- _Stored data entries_
———

// tb_vl_fft_core: the FFT core alone at the three lengths that exercise
// its mechanisms quickly: 64 (power of four), 512 and 2048 (radix-2 first
// stage). Inputs are single complex tones plus an impulse, whose
// transforms are known in closed form: a tone A*exp(j*2*pi*f*n/L) gives
// A at k=f and 0 elsewhere (after the 1/L scaling); an impulse of height A
// at n=0 gives A/L at every k. Tolerance 8 LSB.
`timescale 1ns/1ps
module tb_vl_fft_core;
  import fft_pkg::*;
  logic clk = 1'b0, rst_n = 1'b0;
  always #5 clk = ~clk;
  logic start = 1'b0, in_valid = 1'b0;
  fft_mode_e mode_in = MODE_64;
  cplx_t in_data = '0, out_data;
  logic in_ready, out_valid, busy, done, issue, radix2, stall;
  logic [ADDR_W-1:0] out_k;
  int checks = 0, failures = 0;

  vl_fft_core dut (.*);

  initial begin
    repeat (100000) @(posedge clk);
    failures++;
    $display("TB_RESULT checks=%0d failures=%0d", checks, failures);
    $finish;
  end

  cplx_t got [NMAX];

  // kind 0: tone at bin f; kind 1: impulse
  task automatic run(fft_mode_e m, int kind, int f);
    int L;
    real a, er, ei, wr, wi;
    L = 1 << int'(mode_log2(m));
    a = 12000.0;
    @(negedge clk);
    mode_in = m; start = 1'b1;
    @(negedge clk);
    start = 1'b0;
    for (int n = 0; n < L; n++) begin
      real ph;
      ph = 6.283185307179586 * real'((f * n) % L) / L;
      in_valid = 1'b1;
      if (kind == 0) in_data = '{re: DW'($rtoi(a * $cos(ph))), im: DW'($rtoi(a * $sin(ph)))};
      else           in_data = (n == 0) ? '{re: DW'(16000), im: DW'(-8000)} : '0;
      @(negedge clk);
    end
    in_valid = 1'b0;
    while (!done) begin
      @(posedge clk);
      #1;
      if (out_valid) got[out_k] = out_data;
    end
    for (int k = 0; k < L; k++) begin
      if (kind == 0) begin wr = (k == f) ? a : 0.0; wi = 0.0; end
      else begin wr = 16000.0 / L; wi = -8000.0 / L; end
      er = real'(got[k].re) - wr;
      ei = real'(got[k].im) - wi;
      checks++;
      if (er > 8.0 || er < -8.0 || ei > 8.0 || ei < -8.0) begin
        failures++;
        if (failures < 6) $display("L=%0d kind=%0d k=%0d got (%0d,%0d)", L, kind, k, got[k].re, got[k].im);
      end
    end
  endtask

  initial begin
    repeat (2) @(negedge clk);
    rst_n = 1'b1;
    run(MODE_64, 0, 5);
    run(MODE_64, 1, 0);
    run(MODE_512, 0, 77);
    run(MODE_512, 1, 0);
    run(MODE_2048, 0, 1000);
    $display("TB_RESULT checks=%0d failures=%0d", checks, failures);
    $finish;
  end
endmodule
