// vl_fft_top: the designs of this project side by side.
//
//  - vl_fft_core: an in-place, memory-based variable-length FFT processor
//    (64 to 8192 points) built around one radix-2^2/2 butterfly, four
//    conflict-free memory banks, a multiplexer-based variable-length data
//    address generator and a shift-based coefficient index generator.
//  - cordic_rotator: a CORDIC vector rotator using leading-one detection,
//    recoding of the residual angle into double micro-rotations and
//    shift-and-add scale factor compensation, at 12-bit accuracy. It is a
//    stand-alone unit: the FFT core keeps its multiplier-based PE and
//    coefficient ROM.
//  - dct_channel_estimator: a pilot-aided channel estimator for one OFDM
//    symbol (1024 subcarriers, 32 pilots) that interpolates the pilot
//    estimates with a DCT and an extended IDCT.
//  - idct_dct_channel_estimator: the second estimator of the same kind,
//    same size, interpolating with an IDCT followed by a DCT.
// The units share only clock and reset; each brings its own ports out.
// They are not chained: in a receiver the FFT output at the pilot
// subcarriers would feed the estimator, but that glue is left to the user.
module vl_fft_top
  import fft_pkg::*;
(
  input  logic              clk,
  input  logic              rst_n,
  // FFT processor
  input  logic              fft_start,
  input  fft_mode_e         fft_mode,
  input  logic              fft_in_valid,
  output logic              fft_in_ready,
  input  cplx_t             fft_in_data,
  output logic              fft_out_valid,
  output cplx_t             fft_out_data,
  output logic [ADDR_W-1:0] fft_out_k,
  output logic              fft_busy,
  output logic              fft_done,
  output logic              fft_issue,
  output logic              fft_radix2,
  output logic              fft_stall,
  // CORDIC rotator
  input  logic              cor_start,
  input  logic signed [11:0] cor_x_in,
  input  logic signed [11:0] cor_y_in,
  input  logic signed [12:0] cor_theta,
  output logic              cor_busy,
  output logic              cor_valid,
  output logic signed [11:0] cor_x_out,
  output logic signed [11:0] cor_y_out,
  output logic [3:0]        cor_iters,
  output logic [3:0]        cor_sc_iters,
  // DCT-based channel estimator
  input  logic              ce_start,
  input  logic              ce_in_valid,
  output logic              ce_in_ready,
  input  cplx_t             ce_in_y,
  input  cplx_t             ce_in_p,
  output logic              ce_out_valid,
  output cplx_t             ce_out_h,
  output logic [9:0]        ce_out_k,
  output logic              ce_busy,
  output logic              ce_done,
  // IDCT/DCT-based channel estimator
  input  logic              ce2_start,
  input  logic              ce2_in_valid,
  output logic              ce2_in_ready,
  input  cplx_t             ce2_in_y,
  input  cplx_t             ce2_in_p,
  output logic              ce2_out_valid,
  output cplx_t             ce2_out_h,
  output logic [9:0]        ce2_out_k,
  output logic              ce2_busy,
  output logic              ce2_done
);
  vl_fft_core u_fft (
    .clk, .rst_n,
    .start(fft_start), .mode_in(fft_mode),
    .in_valid(fft_in_valid), .in_ready(fft_in_ready), .in_data(fft_in_data),
    .out_valid(fft_out_valid), .out_data(fft_out_data), .out_k(fft_out_k),
    .busy(fft_busy), .done(fft_done),
    .issue(fft_issue), .radix2(fft_radix2), .stall(fft_stall)
  );

  cordic_rotator #(.W(12)) u_cordic (
    .clk, .rst_n, .start(cor_start),
    .x_in(cor_x_in), .y_in(cor_y_in), .theta(cor_theta),
    .busy(cor_busy), .valid(cor_valid),
    .x_out(cor_x_out), .y_out(cor_y_out), .iters(cor_iters),
    .sc_iters(cor_sc_iters)
  );

  dct_channel_estimator #(.N(1024), .M(32)) u_chest (
    .clk, .rst_n, .start(ce_start),
    .in_valid(ce_in_valid), .in_ready(ce_in_ready),
    .in_y(ce_in_y), .in_p(ce_in_p),
    .out_valid(ce_out_valid), .out_h(ce_out_h), .out_k(ce_out_k),
    .busy(ce_busy), .done(ce_done)
  );

  idct_dct_channel_estimator #(.N(1024), .M(32)) u_chest2 (
    .clk, .rst_n, .start(ce2_start),
    .in_valid(ce2_in_valid), .in_ready(ce2_in_ready),
    .in_y(ce2_in_y), .in_p(ce2_in_p),
    .out_valid(ce2_out_valid), .out_h(ce2_out_h), .out_k(ce2_out_k),
    .busy(ce2_busy), .done(ce2_done)
  );
endmodule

———

- _PROBLEM_
Please give all the lines above again, exactly as they read.

- _RESPONSE BOX_
// tb_vl_fft_core: the FFT core alone at the three lengths that exercise
// its mechanisms quickly: 64 (power of four), 512 and 2048 (radix-2 first
// stage). Inputs are single complex tones plus an impulse, whose
// transforms are known in closed form: a tone A*exp(j*2*pi*f*n/L) gives
// A at k=f and 0 elsewhere (after the 1/L scaling); an impulse of height A
// at n=0 gives A/L at every k. Tolerance 8 LSB.
`timescale 1ns/1ps
module tb_vl_fft_core;
  import fft_pkg::*;
  logic clk = 1'b0, rst_n = 1'b0;
  always #5 clk = ~clk;
  logic start = 1'b0, in_valid = 1'b0;
  fft_mode_e mode_in = MODE_64;
  cplx_t in_data = '0, out_data;
  logic in_ready, out_valid, busy, done, issue, radix2, stall;
  logic [ADDR_W-1:0] out_k;
  int checks = 0, failures = 0;

  vl_fft_core dut (.*);

  initial begin
    repeat (100000) @(posedge clk);
    failures++;
    $display("TB_RESULT checks=%0d failures=%0d", checks, failures);
    $finish;
  end

  cplx_t got [NMAX];

  // kind 0: tone at bin f; kind 1: impulse
  task automatic run(fft_mode_e m, int kind, int f);
    int L;
    real a, er, ei, wr, wi;
    L = 1 << int'(mode_log2(m));
    a = 12000.0;
    @(negedge clk);
    mode_in = m; start = 1'b1;
    @(negedge clk);
    start = 1'b0;
    for (int n = 0; n < L; n++) begin
      real ph;
      ph = 6.283185307179586 * real'((f * n) % L) / L;
      in_valid = 1'b1;
      if (kind == 0) in_data = '{re: DW'($rtoi(a * $cos(ph))), im: DW'($rtoi(a * $sin(ph)))};
      else           in_data = (n == 0) ? '{re: DW'(16000), im: DW'(-8000)} : '0;
      @(negedge clk);
    end
    in_valid = 1'b0;
    while (!done) begin
      @(posedge clk);
      #1;
      if (out_valid) got[out_k] = out_data;
    end
    for (int k = 0; k < L; k++) begin
      if (kind == 0) begin wr = (k == f) ? a : 0.0; wi = 0.0; end
      else begin wr = 16000.0 / L; wi = -8000.0 / L; end
      er = real'(got[k].re) - wr;
      ei = real'(got[k].im) - wi;
      checks++;
      if (er > 8.0 || er < -8.0 || ei > 8.0 || ei < -8.0) begin
        failures++;
        if (failures < 6) $display("L=%0d kind=%0d k=%0d got (%0d,%0d)", L, kind, k, got[k].re, got[k].im);
      end
    end
  endtask

  initial begin
    repeat (2) @(negedge clk);
    rst_n = 1'b1;
    run(MODE_64, 0, 5);
    run(MODE_64, 1, 0);
    run(MODE_512, 0, 77);
    run(MODE_512, 1, 0);
    run(MODE_2048, 0, 1000);
    $display("TB_RESULT checks=%0d failures=%0d", checks, failures);
    $finish;
  end
endmodule
// vl_fft_top: the designs of this project side by side.
//
//  - vl_fft_core: an in-place, memory-based variable-length FFT processor
//    (64 to 8192 points) built around one radix-2^2/2 butterfly, four
//    conflict-free memory banks, a multiplexer-based variable-length data
//    address generator and a shift-based coefficient index generator.
//  - cordic_rotator: a CORDIC vector rotator using leading-one detection,
//    recoding of the residual angle into double micro-rotations and
//    shift-and-add scale factor compensation, at 12-bit accuracy. It is a
//    stand-alone unit: the FFT core keeps its multiplier-based PE and
//    coefficient ROM.
//  - dct_channel_estimator: a pilot-aided channel estimator for one OFDM
//    symbol (1024 subcarriers, 32 pilots) that interpolates the pilot
//    estimates with a DCT and an extended IDCT.
//  - idct_dct_channel_estimator: the second estimator of the same kind,
//    same size, interpolating with an IDCT followed by a DCT.
// The units share only clock and reset; each brings its own ports out.
// They are not chained: in a receiver the FFT output at the pilot
// subcarriers would feed the estimator, but that glue is left to the user.
module vl_fft_top
  import fft_pkg::*;
(
  input  logic              clk,
  input  logic              rst_n,
  // FFT processor
  input  logic              fft_start,
  input  fft_mode_e         fft_mode,
  input  logic              fft_in_valid,
  output logic              fft_in_ready,
  input  cplx_t             fft_in_data,
  output logic              fft_out_valid,
  output cplx_t             fft_out_data,
  output logic [ADDR_W-1:0] fft_out_k,
  output logic              fft_busy,
  output logic              fft_done,
  output logic              fft_issue,
  output logic              fft_radix2,
  output logic              fft_stall,
  // CORDIC rotator
  input  logic              cor_start,
  input  logic signed [11:0] cor_x_in,
  input  logic signed [11:0] cor_y_in,
  input  logic signed [12:0] cor_theta,
  output logic              cor_busy,
  output logic              cor_valid,
  output logic signed [11:0] cor_x_out,
  output logic signed [11:0] cor_y_out,
  output logic [3:0]        cor_iters,
  output logic [3:0]        cor_sc_iters,
  // DCT-based channel estimator
  input  logic              ce_start,
  input  logic              ce_in_valid,
  output logic              ce_in_ready,
  input  cplx_t             ce_in_y,
  input  cplx_t             ce_in_p,
  output logic              ce_out_valid,
  output cplx_t             ce_out_h,
  output logic [9:0]        ce_out_k,
  output logic              ce_busy,
  output logic              ce_done,
  // IDCT/DCT-based channel estimator
  input  logic              ce2_start,
  input  logic              ce2_in_valid,
  output logic              ce2_in_ready,
  input  cplx_t             ce2_in_y,
  input  cplx_t             ce2_in_p,
  output logic              ce2_out_valid,
  output cplx_t             ce2_out_h,
  output logic [9:0]        ce2_out_k,
  output logic              ce2_busy,
  output logic              ce2_done
);
  vl_fft_core u_fft (
    .clk, .rst_n,
    .start(fft_start), .mode_in(fft_mode),
    .in_valid(fft_in_valid), .in_ready(fft_in_ready), .in_data(fft_in_data),
    .out_valid(fft_out_valid), .out_data(fft_out_data), .out_k(fft_out_k),
    .busy(fft_busy), .done(fft_done),
    .issue(fft_issue), .radix2(fft_radix2), .stall(fft_stall)
  );

  cordic_rotator #(.W(12)) u_cordic (
    .clk, .rst_n, .start(cor_start),
    .x_in(cor_x_in), .y_in(cor_y_in), .theta(cor_theta),
    .busy(cor_busy), .valid(cor_valid),
    .x_out(cor_x_out), .y_out(cor_y_out), .iters(cor_iters),
    .sc_iters(cor_sc_iters)
  );

  dct_channel_estimator #(.N(1024), .M(32)) u_chest (
    .clk, .rst_n, .start(ce_start),
    .in_valid(ce_in_valid), .in_ready(ce_in_ready),
    .in_y(ce_in_y), .in_p(ce_in_p),
    .out_valid(ce_out_valid), .out_h(ce_out_h), .out_k(ce_out_k),
    .busy(ce_busy), .done(ce_done)
  );

  idct_dct_channel_estimator #(.N(1024), .M(32)) u_chest2 (
    .clk, .rst_n, .start(ce2_start),
    .in_valid(ce2_in_valid), .in_ready(ce2_in_ready),
    .in_y(ce2_in_y), .in_p(ce2_in_p),
    .out_valid(ce2_out_valid), .out_h(ce2_out_h), .out_k(ce2_out_k),
    .busy(ce2_busy), .done(ce2_done)
  );
endmodule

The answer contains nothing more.